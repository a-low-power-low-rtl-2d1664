// tb_counter_section: self-checking test of the accumulate-and-restart
// last section. Random 10-bit words are fed every clock and a start pulse is
// given every M clocks; L clocks after each start the output must equal the
// sum of the last L inputs from the testbench's own history (the value a
// full moving-sum section would show there). A final phase feeds full-scale
// words without restarting until the 15-bit clamp must act and hold.
module tb_counter_section;
  import decim_pkg::*;

  logic clk = 1'b0, rst_n = 1'b0;
  logic start;
  logic [9:0] din;
  logic [14:0] sum;
  logic sat;
  int checks = 0, failures = 0, sat_seen = 0;
  int hist[$];

  always #5 clk = ~clk;

  counter_section dut (.clk, .rst_n, .start_i(start), .din_i(din), .sum_o(sum), .sat_o(sat));

  initial begin
    #2000000;
    failures++;
    $display("watchdog expired");
    $display("TB_RESULT checks=%0d failures=%0d", checks, failures);
    $finish;
  end

  task automatic run_case(input int mval, input int len);
    int since;
    rst_n = 1'b0; start = 1'b0; din = '0;
    hist.delete();
    repeat (2) @(negedge clk);
    rst_n = 1'b1;
    since = -1;
    for (int cyc = 0; cyc < 8 * mval; cyc++) begin
      start = (cyc % mval == 0);
      din = 10'($urandom);
      @(posedge clk);
      hist.push_back(int'(din));
      if (start) since = 0;
      if (since >= 0) since++;
      @(negedge clk);
      if (since == len) begin
        int s;
        s = 0;
        for (int k = 0; k < len; k++) s += hist[hist.size()-1-k];
        checks++;
        if (int'(sum) != s) begin
          failures++;
          $display("M=%0d L=%0d sum=%0d expected %0d", mval, len, sum, s);
        end
      end
    end
  endtask

  initial begin
    start = 1'b0;
    run_case(8, 8);
    run_case(20, 16);
    run_case(32, 32);
    run_case(100, 32);
    // overflow: 40 full-scale words after one start exceed 2^15 - 1
    start = 1'b1; din = 10'h3ff;
    @(negedge clk);
    start = 1'b0;
    for (int k = 1; k < 40; k++) begin
      @(negedge clk);
      if (sat) sat_seen++;
    end
    checks += 2;
    if (sum != 15'h7fff) begin
      failures++;
      $display("clamp: sum=%0d", sum);
    end
    if (sat_seen == 0) begin
      failures++;
      $display("clamp never reported");
    end
    $display("TB_RESULT checks=%0d failures=%0d", checks, failures);
    $finish;
  end
endmodule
----------
■ ACTIVITY ■
In the answer, the lines from the first line of the data above through the line containing "always #5 clk = ~clk;" must appear exactly as written, with nothing else.

■ FINAL ANSWER ■
repository a-low-power-low-rtl-2d1664
// tb_counter_section: self-checking test of the accumulate-and-restart
// last section. Random 10-bit words are fed every clock and a start pulse is
// given every M clocks; L clocks after each start the output must equal the
// sum of the last L inputs from the testbench's own history (the value a
// full moving-sum section would show there). A final phase feeds full-scale
// words without restarting until the 15-bit clamp must act and hold.
module tb_counter_section;
  import decim_pkg::*;

  logic clk = 1'b0, rst_n = 1'b0;
  logic start;
  logic [9:0] din;
  logic [14:0] sum;
  logic sat;
  int checks = 0, failures = 0, sat_seen = 0;
  int hist[$];

  always #5 clk = ~clk;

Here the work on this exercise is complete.